(WORK TO BE COMPLETED)
From the first line of the records below through the line containing "checkpoint is kept", copy everything exactly and nothing more.

▬▬▬▬▬▬▬▬▬▬

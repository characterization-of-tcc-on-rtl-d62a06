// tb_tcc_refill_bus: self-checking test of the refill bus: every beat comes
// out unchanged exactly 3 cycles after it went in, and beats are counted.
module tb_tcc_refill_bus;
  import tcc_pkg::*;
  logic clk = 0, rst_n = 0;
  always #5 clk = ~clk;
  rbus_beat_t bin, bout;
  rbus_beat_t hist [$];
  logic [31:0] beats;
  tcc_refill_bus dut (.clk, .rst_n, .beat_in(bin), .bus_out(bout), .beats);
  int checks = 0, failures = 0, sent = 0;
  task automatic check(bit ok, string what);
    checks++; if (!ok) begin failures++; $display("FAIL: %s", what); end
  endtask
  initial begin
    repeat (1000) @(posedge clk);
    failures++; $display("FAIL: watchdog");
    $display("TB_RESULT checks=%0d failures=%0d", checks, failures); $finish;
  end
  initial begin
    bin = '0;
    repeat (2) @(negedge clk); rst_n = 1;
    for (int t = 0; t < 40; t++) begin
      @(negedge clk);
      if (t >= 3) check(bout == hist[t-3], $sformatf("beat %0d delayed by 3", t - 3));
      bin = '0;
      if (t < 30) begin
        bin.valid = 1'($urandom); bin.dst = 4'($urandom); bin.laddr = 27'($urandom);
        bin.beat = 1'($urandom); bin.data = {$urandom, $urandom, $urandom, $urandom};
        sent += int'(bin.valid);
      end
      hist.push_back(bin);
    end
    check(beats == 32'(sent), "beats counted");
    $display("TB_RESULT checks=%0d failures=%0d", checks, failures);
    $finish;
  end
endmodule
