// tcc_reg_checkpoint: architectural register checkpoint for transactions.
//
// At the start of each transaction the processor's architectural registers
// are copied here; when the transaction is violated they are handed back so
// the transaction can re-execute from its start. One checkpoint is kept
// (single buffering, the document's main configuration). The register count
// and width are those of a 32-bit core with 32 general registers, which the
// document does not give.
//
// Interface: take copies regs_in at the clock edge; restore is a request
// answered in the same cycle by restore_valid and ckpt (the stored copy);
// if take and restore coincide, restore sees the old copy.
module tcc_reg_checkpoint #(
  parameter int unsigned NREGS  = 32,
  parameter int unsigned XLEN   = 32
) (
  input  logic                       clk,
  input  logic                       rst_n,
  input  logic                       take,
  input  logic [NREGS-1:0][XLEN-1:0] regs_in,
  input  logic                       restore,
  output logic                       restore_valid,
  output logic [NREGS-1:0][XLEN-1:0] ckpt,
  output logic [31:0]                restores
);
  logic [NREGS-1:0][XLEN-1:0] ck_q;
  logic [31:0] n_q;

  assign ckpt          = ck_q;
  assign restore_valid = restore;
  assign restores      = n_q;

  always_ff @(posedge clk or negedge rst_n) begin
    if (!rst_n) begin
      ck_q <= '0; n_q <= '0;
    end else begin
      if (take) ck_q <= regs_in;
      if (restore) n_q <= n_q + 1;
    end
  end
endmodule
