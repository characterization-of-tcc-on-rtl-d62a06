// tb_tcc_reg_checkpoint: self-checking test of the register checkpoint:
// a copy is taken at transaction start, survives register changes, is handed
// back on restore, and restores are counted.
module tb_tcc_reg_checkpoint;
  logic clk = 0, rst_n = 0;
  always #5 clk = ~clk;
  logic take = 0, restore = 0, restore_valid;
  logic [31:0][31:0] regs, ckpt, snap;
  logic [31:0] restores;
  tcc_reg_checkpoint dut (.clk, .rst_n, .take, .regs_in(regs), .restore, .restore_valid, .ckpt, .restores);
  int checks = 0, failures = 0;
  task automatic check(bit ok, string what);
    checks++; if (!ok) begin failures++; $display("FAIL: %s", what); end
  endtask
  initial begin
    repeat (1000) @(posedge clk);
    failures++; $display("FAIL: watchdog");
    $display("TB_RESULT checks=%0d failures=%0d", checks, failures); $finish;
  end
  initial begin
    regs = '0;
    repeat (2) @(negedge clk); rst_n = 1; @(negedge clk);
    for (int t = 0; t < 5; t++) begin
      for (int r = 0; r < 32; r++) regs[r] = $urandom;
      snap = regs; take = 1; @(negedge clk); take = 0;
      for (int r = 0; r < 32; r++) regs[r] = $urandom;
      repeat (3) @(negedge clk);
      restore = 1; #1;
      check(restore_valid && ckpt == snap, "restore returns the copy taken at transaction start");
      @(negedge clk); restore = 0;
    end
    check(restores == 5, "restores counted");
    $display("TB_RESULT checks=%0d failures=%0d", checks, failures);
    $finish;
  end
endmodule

▬▬▬▬▬▬▬▬▬▬

(ANSWER TO THIS EXERCISE)
repository characterization-of-tcc-on-rtl-d62a06
// tb_tcc_refill_bus: self-checking test of the refill bus: every beat comes
// out unchanged exactly 3 cycles after it went in, and beats are counted.
module tb_tcc_refill_bus;
  import tcc_pkg::*;
  logic clk = 0, rst_n = 0;
  always #5 clk = ~clk;
  rbus_beat_t bin, bout;
  rbus_beat_t hist [$];
  logic [31:0] beats;
  tcc_refill_bus dut (.clk, .rst_n, .beat_in(bin), .bus_out(bout), .beats);
  int checks = 0, failures = 0, sent = 0;
  task automatic check(bit ok, string what);
    checks++; if (!ok) begin failures++; $display("FAIL: %s", what); end
  endtask
  initial begin
    repeat (1000) @(posedge clk);
    failures++; $display("FAIL: watchdog");
    $display("TB_RESULT checks=%0d failures=%0d", checks, failures); $finish;
  end
  initial begin
    bin = '0;
    repeat (2) @(negedge clk); rst_n = 1;
    for (int t = 0; t < 40; t++) begin
      @(negedge clk);
      if (t >= 3) check(bout == hist[t-3], $sformatf("beat %0d delayed by 3", t - 3));
      bin = '0;
      if (t < 30) begin
        bin.valid = 1'($urandom); bin.dst = 4'($urandom); bin.laddr = 27'($urandom);
        bin.beat = 1'($urandom); bin.data = {$urandom, $urandom, $urandom, $urandom};
        sent += int'(bin.valid);
      end
      hist.push_back(bin);
    end
    check(beats == 32'(sent), "beats counted");
    $display("TB_RESULT checks=%0d failures=%0d", checks, failures);
    $finish;
  end
endmodule
// tcc_reg_checkpoint: architectural register checkpoint for transactions.
//
// At the start of each transaction the processor's architectural registers
// are copied here; when the transaction is violated they are handed back so
// the transaction can re-execute from its start. One checkpoint is kept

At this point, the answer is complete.